Sweating blood over hardware-interface routines
In the 1980s, I obtained a number of consulting contracts to put the Vinten aerial photo camera and various other sensing devices into fixed-wing and helicopter aircraft. Along the way, I developed a computer-control system for the cameras that would adjust the trigger interval to obtain the desired overlap from frame to frame. It used a Commodore 64 with modified video-overlay circuitry.
One of these jobs was for a government agency in Edmonton, AB, Canada. There was a lot to do. The cameras and sensors went into a pod on the bottom of a Jet-Ranger helicopter. A rack of control equipment mounted on seat rails in the cockpit. The entire system was dual-powered from 117V-ac or large gel-cell batteries.
The system came together in the workshop just days before we were due to ship it. All the subsystems worked correctly, so we moved on to operating the complete system. It ran flawlessly for an hour or so, the cameras triggering correctly every few seconds. Then, in one of those heart-stopping moments that every engineer has experienced, an anomaly: The cameras fired off a burst of frames at high speed and then returned to the original interval.
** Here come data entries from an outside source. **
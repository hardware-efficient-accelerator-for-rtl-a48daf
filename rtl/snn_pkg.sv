// snn_pkg: constants, types and small helpers shared by the spiking neural
// network accelerator.
//
// Network shape: 784 input neurons, 100 excitatory and 100 inhibitory
// neurons. The 784 inputs are split over 7 parallel lanes (image BRAM, 11-bit
// LFSR spike generator, spike storage, weight BRAM); each lane covers 112
// inputs held as 14 rows of 8 spikes. Each input owns 100 synaptic weights,
// packed two per 32-bit weight word, so one input's weights are 50 words and
// one lane's weight BRAM is 112 x 50 = 5600 words.
//
// Number format: every state variable (membrane potential, conductances,
// weights) is 16-bit signed fixed point with 1 sign bit, 3 integer bits and
// 12 fraction bits (Q3.12), on the 10x voltage-scaled model. The neuron
// constants below are the values this implementation chooses where the model
// leaves them open (threshold, reset, lateral weights); the resting term 0.6
// is the model's own.
package snn_pkg;

  // ---- network geometry -------------------------------------------------
  localparam int unsigned N_LANES      = 7;    // LFSR / storage / BRAM lanes
  localparam int unsigned ROWS         = 14;   // 8-bit spike rows per storage
  localparam int unsigned ROW_BITS     = 8;    // spikes (pixels) per row
  localparam int unsigned N_INPUT      = N_LANES * ROWS * ROW_BITS; // 784
  localparam int unsigned N_EXC        = 100;  // excitatory neurons
  localparam int unsigned N_INH        = 100;  // inhibitory neurons
  localparam int unsigned WORDS_PER_IN = N_EXC / 2;                 // 50
  localparam int unsigned W_DEPTH      = ROWS * ROW_BITS * WORDS_PER_IN; // 5600
  localparam int unsigned W_AW         = 13;   // clog2(5600)
  localparam int unsigned PIX_BITS     = 4;    // input pixel intensity bits
  localparam int unsigned LFSR_BITS    = 11;

  // ---- fixed point --------------------------------------------------------
  localparam int unsigned FRAC = 12;
  typedef logic signed [15:0] q_t;               // Q3.12
  localparam q_t Q_ONE     = 16'sd4096;          // 1.0
  localparam q_t Q_MAX     = 16'sh7fff;
  localparam q_t Q_MIN     = -16'sh8000;
  localparam q_t Q_REST    = 16'sd2458;          // 0.6  (resting term of eq. 1 and 4)
  localparam q_t Q_V_INIT    = -16'sd2458;       // -0.6  initial membrane potential
  localparam q_t Q_V_TH_E    = -16'sd2130;       // -0.52 excitatory firing threshold
  localparam q_t Q_V_RESET_E = -16'sd2458;       // -0.6  excitatory reset potential
  localparam q_t Q_V_TH_I    = -16'sd1638;       // -0.4  inhibitory firing threshold
  localparam q_t Q_V_RESET_I = -16'sd1843;       // -0.45 inhibitory reset potential
  localparam q_t Q_W_EI      = 16'sd30720;       // 7.5 excitatory -> inhibitory weight
  localparam q_t Q_W_IE      = 16'sd4096;        // 1.0 inhibitory -> excitatory weight

  // saturate a wide signed value to Q3.12
  function automatic q_t sat16(input logic signed [39:0] x);
    if (x > 40'sd32767)       return Q_MAX;
    else if (x < -40'sd32768) return Q_MIN;
    else                      return q_t'(x);
  endfunction

  // 11-bit maximal-length Fibonacci LFSR, x^11 + x^9 + 1
  function automatic logic [LFSR_BITS-1:0] lfsr11_next(input logic [LFSR_BITS-1:0] s);
    return {s[LFSR_BITS-2:0], s[10] ^ s[8]};
  endfunction

  // non-zero seed of LFSR `lane` (0..7) in spike generator `gen` (0..6)
  function automatic logic [LFSR_BITS-1:0] lfsr11_seed(input int gen, input int lane);
    int unsigned v;
    v = ((gen * ROW_BITS + lane) * 37 + 1) % 2047;
    return LFSR_BITS'(v + 1);
  endfunction

  // ---- AXI4-Lite (32-bit data) ------------------------------------------------
  typedef struct packed {
    logic [31:0] awaddr;
    logic        awvalid;
    logic [31:0] wdata;
    logic [3:0]  wstrb;
    logic        wvalid;
    logic        bready;
    logic [31:0] araddr;
    logic        arvalid;
    logic        rready;
  } axil_req_t;

  typedef struct packed {
    logic        awready;
    logic        wready;
    logic [1:0]  bresp;
    logic        bvalid;
    logic        arready;
    logic [31:0] rdata;
    logic [1:0]  rresp;
    logic        rvalid;
  } axil_rsp_t;

  // ---- weight request from one lane ------------------------------------------
  typedef struct packed {
    logic            valid;   // a weight word is requested this cycle
    logic [W_AW-1:0] addr;    // word address in the lane's weight BRAM
    logic [5:0]      word;    // 0..49: which pair of excitatory neurons
  } wreq_t;

  // ---- global controller phases ------------------------------------------------
  typedef enum logic [3:0] {
    PH_IDLE, PH_CLEAR, PH_GEN, PH_PROC, PH_DRAIN, PH_UPD_E, PH_UPD_I,
    PH_INHIB, PH_WB, PH_DONE
  } phase_t;

endpackage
The Vinten camera draws 20A for a few milliseconds every time it starts, so it's a major source of electrical noise. I had carefully designed the electronic interface between the computer and the cameras to minimize the effect but, I thought, maybe not carefully enough. The computer interface was an input/output shift-register pair attached to the parallel port. The shift-register parallel connections drove the camera relays, read back the radar altimeter, recorded video ground speed, and controlled other devices. I spent days peering into my scope, looking for noise spikes. Nothing showed. I installed various noise-control circuits, but the problem recurred at random.
Delivery was now late. The client insisted that the hardware appear in Edmonton. Reluctantly, I advised him of the problem—promising that I'd find it eventually—and shipped everything off. A week passed, and I still had no idea where to look.
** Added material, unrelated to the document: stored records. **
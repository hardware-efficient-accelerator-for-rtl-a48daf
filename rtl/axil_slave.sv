// axil_slave: AXI4-Lite slave turned into a simple memory-style bus.
//
// The programmable logic talks to the processor through four of these (image
// BRAMs, weight BRAMs, spike result BRAM, status buffer). A write is accepted
// when address and data are both valid and no response is pending: in that
// cycle awready/wready are high and a one-cycle `wr_en` carries the byte
// address and data to the local side; bvalid (OKAY) follows and is held until
// bready. A read is accepted when arvalid is high and no read is in flight:
// `rd_en` pulses with the address, the local side returns `rd_data` on the
// next cycle, and rvalid (OKAY) is held with it until rready. wstrb is
// ignored: every write is a full 32-bit word.
//
// Following the published design: AXI4-Lite between the processor and each block. This
// design's choices: the single-beat acceptance rule, full-word writes, one
// outstanding read and one outstanding write.
module axil_slave
  import snn_pkg::*;
(
  input  logic        clk,
  input  logic        rst_n,
  input  axil_req_t   req,
  output axil_rsp_t   rsp,
  output logic        wr_en,
  output logic [31:0] wr_addr,
  output logic [31:0] wr_data,
  output logic        rd_en,
  output logic [31:0] rd_addr,
  input  logic [31:0] rd_data
);

  logic bvalid, rvalid, rd_pend;
  logic [31:0] rdata;
  logic aw_ok, ar_ok;

  assign aw_ok = req.awvalid && req.wvalid && !bvalid;
  assign ar_ok = req.arvalid && !rvalid && !rd_pend;

  assign wr_en   = aw_ok;
  assign wr_addr = req.awaddr;
  assign wr_data = req.wdata;
  assign rd_en   = ar_ok;
  assign rd_addr = req.araddr;

  always_ff @(posedge clk) begin
    if (!rst_n) begin
      bvalid  <= 1'b0;
      rvalid  <= 1'b0;
      rd_pend <= 1'b0;
      rdata   <= '0;
    end else begin
      if (aw_ok)                     bvalid <= 1'b1;
      else if (bvalid && req.bready) bvalid <= 1'b0;
      rd_pend <= ar_ok;
      if (rd_pend) begin
        rdata  <= rd_data;
        rvalid <= 1'b1;
      end else if (rvalid && req.rready) begin
        rvalid <= 1'b0;
      end
    end
  end

  always_comb begin
    rsp         = '0;
    rsp.awready = aw_ok;
    rsp.wready  = aw_ok;
    rsp.bvalid  = bvalid;
    rsp.bresp   = 2'b00;
    rsp.arready = ar_ok;
    rsp.rvalid  = rvalid;
    rsp.rdata   = rdata;
    rsp.rresp   = 2'b00;
  end

  // AXI rule: a response stays valid, with stable data, until it is taken
  a_b_hold: assert property (@(posedge clk) disable iff (!rst_n)
    bvalid && !req.bready |=> bvalid);
  a_r_hold: assert property (@(posedge clk) disable iff (!rst_n)
    rvalid && !req.rready |=> rvalid && $stable(rdata));

endmodule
The time came to fly to Edmonton. I packed every diagnostic tool I owned and headed out to the airport for a morning flight. Then, as we were watching the in-flight movie—Back to the Future—it came to me.
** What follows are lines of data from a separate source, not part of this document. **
// tb_axil_slave: a small register file behind the slave; the testbench acts
// as an AXI4-Lite master with random valid delays and random back-pressure on
// the B and R channels, writes random words to random registers and reads
// them back, checking data, OKAY responses and that a response is held until
// it is accepted.
module tb_axil_slave;
  import snn_pkg::*;
  logic clk = 0, rst_n = 0;
  axil_req_t req;
  axil_rsp_t rsp;
  logic wr_en, rd_en;
  logic [31:0] wr_addr, wr_data, rd_addr, rd_data;
  logic [31:0] regs [16];
  logic [31:0] ref_regs [16];
  int checks = 0, failures = 0;

  // master-side signals, packed into the request struct
  logic [31:0] m_awaddr, m_wdata, m_araddr;
  logic [3:0]  m_wstrb;
  logic        m_awvalid, m_wvalid, m_bready, m_arvalid, m_rready;
  always_comb begin
    req.awaddr  = m_awaddr;  req.awvalid = m_awvalid;
    req.wdata   = m_wdata;   req.wstrb   = m_wstrb;   req.wvalid = m_wvalid;
    req.bready  = m_bready;
    req.araddr  = m_araddr;  req.arvalid = m_arvalid; req.rready = m_rready;
  end

  axil_slave dut (.*);
  always #5 clk = ~clk;

  // local side: register file with one cycle of read latency
  always_ff @(posedge clk) begin
    if (wr_en) regs[wr_addr[5:2]] <= wr_data;
    if (rd_en) rd_data <= regs[rd_addr[5:2]];
  end

  initial begin
    repeat (50000) @(posedge clk);
    failures++;
    $display("TB_RESULT checks=%0d failures=%0d", checks, failures);
    $finish;
  end

  task automatic chk(input bit ok, input string msg);
    checks++;
    if (!ok) begin failures++; $display("FAIL %s", msg); end
  endtask

  task automatic axi_write(input int r, input logic [31:0] d);
    int n;
    m_awaddr = 32'(r * 4); m_wdata = d; m_wstrb = 4'hf;
    repeat ($urandom_range(0, 2)) @(negedge clk);
    m_awvalid = 1; m_wvalid = 1;
    #1;
    n = 0;
    while (!(rsp.awready && rsp.wready)) begin @(negedge clk); n++; end
    @(negedge clk);
    m_awvalid = 0; m_wvalid = 0;
    repeat ($urandom_range(0, 3)) begin
      chk(rsp.bvalid, "bvalid held until bready");
      @(negedge clk);
    end
    m_bready = 1;
    while (!rsp.bvalid) @(negedge clk);
    chk(rsp.bresp == 2'b00, "write OKAY");
    @(negedge clk);
    m_bready = 0;
    chk(!rsp.bvalid, "bvalid drops after handshake");
  endtask

  task automatic axi_read(input int r, output logic [31:0] d);
    m_araddr = 32'(r * 4);
    repeat ($urandom_range(0, 2)) @(negedge clk);
    m_arvalid = 1;
    #1;
    while (!rsp.arready) @(negedge clk);
    @(negedge clk);
    m_arvalid = 0;
    while (!rsp.rvalid) @(negedge clk);
    d = rsp.rdata;
    repeat ($urandom_range(0, 3)) begin
      @(negedge clk);
      chk(rsp.rvalid && rsp.rdata == d, "read data held until rready");
    end
    m_rready = 1;
    chk(rsp.rresp == 2'b00, "read OKAY");
    @(negedge clk);
    m_rready = 0;
  endtask

  initial begin
    m_awaddr = 0; m_wdata = 0; m_araddr = 0; m_wstrb = 0;
    m_awvalid = 0; m_wvalid = 0; m_bready = 0; m_arvalid = 0; m_rready = 0;
    for (int i = 0; i < 16; i++) ref_regs[i] = 0;
    repeat (2) @(negedge clk);
    rst_n = 1;
    for (int i = 0; i < 16; i++) axi_write(i, 0);
    for (int t = 0; t < 400; t++) begin
      int r;
      logic [31:0] d;
      r = $urandom_range(0, 15);
      if ($urandom_range(0, 1)) begin
        d = $urandom;
        axi_write(r, d);
        ref_regs[r] = d;
      end else begin
        axi_read(r, d);
        chk(d == ref_regs[r], $sformatf("reg %0d read %h exp %h", r, d, ref_regs[r]));
      end
    end
    $display("TB_RESULT checks=%0d failures=%0d", checks, failures);
    $finish;
  end
endmodule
In Edmonton, the client was not happy. I sat down with the equipment, typed in two lines of assembly code, and held my breath. The system operated perfectly.
The problem: Two software routines were accessing the interface hardware. One routine, to read the ground speed, was part of the main loop. Another routine accessed the interface as part of the 60-Hz timing interrupt. Normally, these routines didn't get in each other's way. However, if the main-loop routine was reading the ground speed when a 60-Hz interrupt occurred, it would resume with corrupted ground-speed data, which then misadjusted the camera interval. The solution: Two instructions to disable the 60-Hz interrupt while reading ground speed.
This experience taught me that it's asking for trouble to access hardware from more than one point in the program. There should be a single interface routine that controls access to the hardware. Furthermore, it's important to realize that any section of the code can be interrupted and may corrupt the system state. To prevent this situation, you need to disable and enable interrupts or save additional state as part of the interrupt-service routine. This type of problem is nasty to debug, because it occurs at random intervals. So, you must properly engineer the system.
Testing and test equipment don't always help. As the saying goes, sometimes you have to think about it until little drops of blood appear on your forehead; then, it will come to you.